Most homeschool mom blogs will tell you it’s true, special needs or not.
A steady routine is essential for our children’s well-being.
It’s essential for mom’s well-being too.
I know it to be true.
So why is it so hard to actually do?
Why Are Consistent Routines So Hard?
There are four main reasons why our routines fail around here.
1. I’m Tired.
This one, hands down, wins the Sure To Derail Our Routine award.
When I am not getting enough sleep, I start to lose my will to do the right thing. I start to crave naps and carbs. I start to care less about things like math and cleaning the house.
The truth is, sleep deprivation is a constant in my life.
Rather than fighting it, I need to account for it in our routine.
This week, I am including an hour where the boys can play video games together, every day. I am purposing to use this hour for a nap. Not folding laundry or catching up around the house. A nap.
It is a part of our routine, just like reading practice and caring for the pets.
I refuse to see this time as ‘less than’ the other elements of our days. It is essential.
2. I’m a Little too Confident.
I am so guilty here. As soon as we have a really good rhythm established, I tend to get cocky.
“Everything is going so well. I don’t need to manage it all so much.”
I have thought this way too many times. And every single time, it becomes a slippery slope to SpongeBob.
My life requires a certain level of planning and management – period.
The more I see it as a constant, the easier our life flows.
3. Too Much Scheduling, Not Enough Routine
This is the evil twin of being overconfident but is just as detrimental to our days. When our life becomes hectic, I tend to swing the pendulum way over into maybe I can just schedule and control every single minute of our waking hours.
I do know some moms that have a complete, timed schedule in 30-minute increments throughout the day. It works for them.
It doesn’t around here.
Both of my sons struggle with rigid thinking. So if I post a schedule that says we will be done with reading at 10:30 AM, we must be done with reading at 10:30 AM. Period. No matter what. Even if the washer floods and the electricity goes out (ask me how I know…).
A rigid schedule is counterproductive for us.
My boys need help learning that flexibility does not have to be chaotic. A rhythmic structured routine, rather than a strict schedule, allows us all to thrive.
4. My Child Is Struggling
Sometimes, the routine just has to be second to the very real needs of my family.
Meltdowns, last minute doctors appointments, and panic attacks are sure to derail our day – and rightly so.
Although it can be frustrating, it’s just life.
Sometimes, the routine implodes for all the right reasons.
Yes, it will require me to get us back on track when the difficulties are behind us.
Yes, it can be incredibly overwhelming to get us to our normal.
But it’s real life.
Being a mom requires more of me that I ever thought possible and in so many ways.
Honestly, being consistent in how we live our days is one of the most difficult parts of being home with my boys.
For far too long, I have felt guilty and ashamed of my own inability to keep us on track.
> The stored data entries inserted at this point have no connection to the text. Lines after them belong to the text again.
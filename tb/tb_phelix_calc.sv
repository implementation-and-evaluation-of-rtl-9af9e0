// Testbench for phelix_calc, driven directly through its controller-side
// ports. Checks, against the reference block function:
//  - key-mix mode: one block on four loaded words with Z4 = 96, result on
//    fsm_d[0..3] exactly four clocks after the load, and nothing changes
//    afterwards (one turn only);
//  - init load with FIFO clear, then blocks in init, encrypt and decrypt
//    mode with random key words and data: keystream and output word appear
//    exactly three clocks into each block (four clocks per block);
//  - the MAC start (ph_read in the last clock of a block xors 0x912d94f1
//    into Z0), seen in the following blocks' keystream;
//  - ph_en = 0 holds the block in the middle of a block.
module tb_phelix_calc;
  import phelix_pkg::*;
  import phelix_ref_pkg::*;

  logic     clk = 0, rst_n = 1, ph_en = 0, ph_read = 0;
  ph_mode_e ph_ctrl = PH_KEYMIX;
  word_t    ph_d [5];
  word_t    fsm_d [4];
  int checks = 0, failures = 0;
  int n_keymix = 0, n_init = 0, n_enc = 0, n_dec = 0, n_macxor = 0, n_stall = 0;

  phelix_calc dut (.*);

  always #5 clk = ~clk;

  initial begin
    repeat (5000) @(posedge clk);
    failures++;
    $display("TB_RESULT checks=%0d failures=%0d", checks, failures);
    $finish;
  end

  task automatic chk(string what, word_t got, word_t exp);
    checks++;
    if (got !== exp) begin
      failures++;
      $display("FAIL %s: got %08h expected %08h", what, got, exp);
    end
  endtask

  st_t  z, y;
  w32_t hist [4];

  initial begin
    for (int k = 0; k < 5; k++) ph_d[k] = '0;
    #2 rst_n = 0;
    #10 rst_n = 1;
    @(negedge clk);

    // ---------------- key-mix mode
    for (int t = 0; t < 10; t++) begin
      st_t s;
      ph_en = 1; ph_read = 1; ph_ctrl = PH_KEYMIX;
      for (int k = 0; k < 4; k++) begin ph_d[k] = $urandom; s[k] = ph_d[k]; end
      ph_d[4] = $urandom;         // must be ignored: Z4 is 96
      s[4] = 32'd96;
      s = ref_h(ref_h(s, 0, 0), 0, 0);
      @(negedge clk);
      ph_read = 0;
      for (int k = 0; k < 5; k++) ph_d[k] = $urandom;   // ignored in this mode
      repeat (3) @(negedge clk);
      checks++;
      if (fsm_d[0] === s[0]) begin failures++; $display("FAIL key mix result one clock early"); end
      @(negedge clk);
      for (int k = 0; k < 4; k++) chk("key mix", fsm_d[k], s[k]);
      repeat (5) @(negedge clk);
      for (int k = 0; k < 4; k++) chk("key mix hold", fsm_d[k], s[k]);
      n_keymix++;
    end

    // ---------------- init load, then init / encrypt / decrypt blocks
    ph_ctrl = PH_INIT; ph_read = 1;
    for (int k = 0; k < 5; k++) begin ph_d[k] = $urandom; z[k] = ph_d[k]; end
    for (int k = 0; k < 4; k++) hist[k] = '0;
    @(negedge clk);
    ph_read = 0;
    for (int b = 0; b < 24; b++) begin
      w32_t x0, x1, d, ks, p, outw, z4old;
      bit   dec, macx, stall;
      x0 = $urandom; x1 = $urandom; d = $urandom;
      if (b < 8)       ph_ctrl = PH_INIT;
      else if (b < 14) ph_ctrl = PH_ENC;
      else if (b < 20) ph_ctrl = PH_DEC;
      else             ph_ctrl = PH_ENC;
      dec   = (ph_ctrl == PH_DEC);
      macx  = (b == 19);
      stall = (b == 10 || b == 16);
      ph_d[0] = x0; ph_d[1] = x1; ph_d[2] = d;
      // reference
      z4old = z[4];
      y  = ref_h(z, 0, x0);
      ks = y[4] + hist[0];
      if (ph_ctrl == PH_INIT) begin p = '0; outw = '0; end
      else if (dec) begin p = d ^ ks; outw = p; end
      else begin p = d; outw = d ^ ks; end
      z = ref_h(y, p, x1);
      if (macx) z[0] = z[0] ^ 32'h912d94f1;
      hist[0] = hist[1]; hist[1] = hist[2]; hist[2] = hist[3]; hist[3] = z4old;
      // drive the four clocks of the block
      @(negedge clk);                 // phase 0 done
      if (stall) begin
        ph_en = 0;
        repeat (2) @(negedge clk);
        ph_en = 1;
        n_stall++;
      end
      @(negedge clk);                 // phase 1 done
      checks++;
      if (b > 0 && fsm_d[1] === ks) begin failures++; $display("FAIL keystream early, block %0d", b); end
      @(negedge clk);                 // phase 2 done: outputs registered
      chk($sformatf("keystream block %0d", b), fsm_d[1], ks);
      if (ph_ctrl != PH_INIT) chk($sformatf("data out block %0d", b), fsm_d[0], outw);
      if (macx) ph_read = 1;          // only in the last clock of the block
      @(negedge clk);                 // phase 3 done
      ph_read = 0;
      if (ph_ctrl == PH_INIT) n_init++;
      else if (dec) n_dec++;
      else n_enc++;
      if (macx) n_macxor++;
    end

    checks++;
    if (n_keymix == 0 || n_init == 0 || n_enc == 0 || n_dec == 0 || n_macxor == 0 || n_stall == 0) begin
      failures++;
      $display("FAIL a mode was never exercised");
    end
    $display("modes: keymix=%0d init=%0d enc=%0d dec=%0d macxor=%0d stall=%0d",
             n_keymix, n_init, n_enc, n_dec, n_macxor, n_stall);
    $display("TB_RESULT checks=%0d failures=%0d", checks, failures);
    $finish;
  end
endmodule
I have looked at other moms that seem to have it all together and allowed the comparison to make me even less consistent in my home. (Read: I can’t do it right so I might as well just not do it at all.)
I want to encourage you that if you struggle with consistency in your days, you are not alone.
We do the best we can and more importantly, we accept that trial and error is an unfortunate, but necessary part of being a mom.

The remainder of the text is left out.